I spend some time on the Internet, and during this time, I read a lot. A lot of people have a lot of opinions.
Some of those opinions are quite insightful. Some of them are just plain idiotic.



Some people look fucking brilliant because they have amazing grammar skills and vocabulary that makes the average reader run for http://www.merriam-webster.com/. Do not be fooled. Many of these people lack rational thought or basic human tolerance, kind of like Hitler.

Others can't spell, don't understand and/or know the proper phrasing of idioms, and fail to grasp basic sentence structure.

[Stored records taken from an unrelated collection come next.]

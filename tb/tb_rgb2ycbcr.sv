// tb_rgb2ycbcr: self-checking testbench for rgb2ycbcr.
//
// Drives corner and random pixels (with input gaps and output back-pressure)
// and checks each output against the JPEG equations evaluated here in real
// arithmetic, rounded to nearest and clamped to 0..255: Y, Cb and Cr may
// differ by at most 1 code (17-bit coefficients). Each output must also
// equal, bit for bit, the fixed-point model in tb_ref_pkg (Q.17 products,
// rounding on bit 16, clamping). Grey pixels must give
// exactly Y = grey level and Cb = Cr = 128. Also checks the 3-cycle latency
// and one pixel per cycle throughput.
module tb_rgb2ycbcr;
  import ev_pkg::*;
  import tb_ref_pkg::*;

  logic clk = 1'b0;
  logic rst_n = 1'b0;
  logic in_rts, in_ack, out_rts, out_ack;
  rgb_t in_rgb;
  ycc_t out_ycc;

  int checks = 0;
  int failures = 0;

  rgb2ycbcr dut (.clk, .rst_n, .in_rts, .in_ack, .in_rgb, .out_rts, .out_ack, .out_ycc);

  always #5 clk = ~clk;

  initial begin
    repeat (200000) @(posedge clk);
    failures++;
    $display("watchdog expired");
    $display("TB_RESULT checks=%0d failures=%0d", checks, failures);
    $finish;
  end

  function automatic int clamp_round(real v);
    int i;
    i = int'($floor(v + 0.5));
    if (i < 0) i = 0;
    if (i > 255) i = 255;
    return i;
  endfunction

  function automatic bit near(int got, int want);
    return (got - want <= 1) && (want - got <= 1);
  endfunction

  typedef struct { rgb_t p; int unsigned cyc; } item_t;
  item_t q[$];
  int unsigned cycle = 0, max_lat = 0, n_out = 0, c1 = 0, c32 = 0;
  bit random_bp = 1'b0;

  always @(posedge clk) cycle <= cycle + 1;

  always @(posedge clk) begin
    if (rst_n) begin
      if (in_rts && in_ack) q.push_back('{p: in_rgb, cyc: cycle});
      if (out_rts && out_ack) begin
        item_t it;
        real r, g, b;
        int y, cb, cr;
        n_out++;
        if (n_out == 1)  c1 = cycle;
        if (n_out == 32) c32 = cycle;
        it = q.pop_front();
        r = it.p.r; g = it.p.g; b = it.p.b;
        y  = clamp_round(0.299 * r + 0.587 * g + 0.114 * b);
        cb = clamp_round(128.0 - 0.168736 * r - 0.331264 * g + 0.5 * b);
        cr = clamp_round(128.0 + 0.5 * r - 0.418688 * g - 0.081312 * b);
        checks++;
        if (!near(out_ycc.y, y) || !near(out_ycc.cb, cb) || !near(out_ycc.cr, cr)) begin
          failures++;
          $display("MISMATCH rgb=%0d,%0d,%0d got %0d,%0d,%0d want %0d,%0d,%0d", it.p.r, it.p.g,
                   it.p.b, out_ycc.y, out_ycc.cb, out_ycc.cr, y, cb, cr);
        end
        if (it.p.r == it.p.g && it.p.g == it.p.b) begin
          checks++;
          if (out_ycc.y != it.p.r || out_ycc.cb != 8'd128 || out_ycc.cr != 8'd128) begin
            failures++;
            $display("grey %0d gave %0d,%0d,%0d", it.p.r, out_ycc.y, out_ycc.cb, out_ycc.cr);
          end
        end
        checks++;
        if (out_ycc !== ref_ycc(it.p)) begin
          failures++;
          $display("fixed-point MISMATCH rgb=%0d,%0d,%0d got %0d,%0d,%0d", it.p.r, it.p.g, it.p.b,
                   out_ycc.y, out_ycc.cb, out_ycc.cr);
        end
        if (cycle - it.cyc > max_lat) max_lat = cycle - it.cyc;
      end
      out_ack <= random_bp ? ($urandom_range(0, 2) != 0) : 1'b1;
    end
  end

  task automatic send(rgb_t p, bit gaps);
    @(negedge clk);
    if (gaps) while ($urandom_range(0, 3) == 0) @(negedge clk);
    in_rts = 1'b1;
    in_rgb = p;
    while (!in_ack) @(negedge clk);
    @(posedge clk);
    #1 in_rts = 1'b0;
  endtask

  initial begin
    in_rts = 1'b0; in_rgb = '0; out_ack = 1'b1;
    repeat (3) @(posedge clk);
    rst_n <= 1'b1;

    for (int i = 0; i < 32; i++) send(rgb_t'(24'($urandom)), 0);
    wait (n_out == 32);
    checks++;
    if (max_lat != 3 || c32 - c1 != 31) begin
      failures++;
      $display("timing: latency %0d, 32 outputs over %0d cycles", max_lat, c32 - c1 + 1);
    end

    for (int i = 0; i < 256; i++) send('{8'(i), 8'(i), 8'(i)}, 0);
    send('{8'd255, 8'd0, 8'd0}, 0);
    send('{8'd0, 8'd255, 8'd0}, 0);
    send('{8'd0, 8'd0, 8'd255}, 0);
    random_bp = 1'b1;
    for (int i = 0; i < 20000; i++) send(rgb_t'(24'($urandom)), 1);
    random_bp = 1'b0;
    repeat (10) @(posedge clk);
    checks++;
    if (q.size() != 0 || n_out != 32 + 256 + 3 + 20000) begin
      failures++;
      $display("%0d outputs, %0d pixels left", n_out, q.size());
    end
    $display("TB_RESULT checks=%0d failures=%0d", checks, failures);
    $finish;
  end
endmodule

Still, they sometimes have something worthwhile to add to a debate or discussion.

The rest of the people on the Internet are either stupid and illiterate OR are just plain average.

This post is for the illiterate-but-functional who want to avoid being laughed off the World Wide Web by those who paid attention in 4th grade.

Pull up a chair next to this crackling fire, dear Interneters, and let's discuss things you should already know. I'll try to update this as I see other tragic mistakes.

1. The ellipsis. Space, three periods, space. Not eleven periods. Three. Get it? OK. Let's try ... this way. Great. There are some other technical rules about end-of-sentence punctuation and the ellipsis, but the "dot, dot, dot" method will get you through most situations.

2.  Supposedly. Say it out loud. There's a D in there, not a V. If you use "supposively," you are not only wrong but supposedly failing 9th grade. If you pronounce the word with a "V," you can plan on being assistant customer service manager until retirement. You will never get a promotion.


3. Definitely. Two "E"s, two "I"s. No "A"s. That middle word in there? It's "finite." Pronounce it like that in your head. De-FINITE-ly.

Don't be sad if you've made these mistakes. I'm a journalist and could tell you all sorts of fun mistakes I or my friends have made. In fact, I might one day write a post about them. Until then, please, for the love of blog, work on the ellipsis. It's the easiest to remember.

Very sincerely, with kisses and stuff,

Your very condescending, very naked cupcake blogger,
Sarah

P.S. I'm looking forward to figuring out the mistakes I made in this post. Then I'll be all, "See what you get for being preachy, dumbass? Now no one will ever want to read your blog." Then, I'll be like, "So? No one reads it now."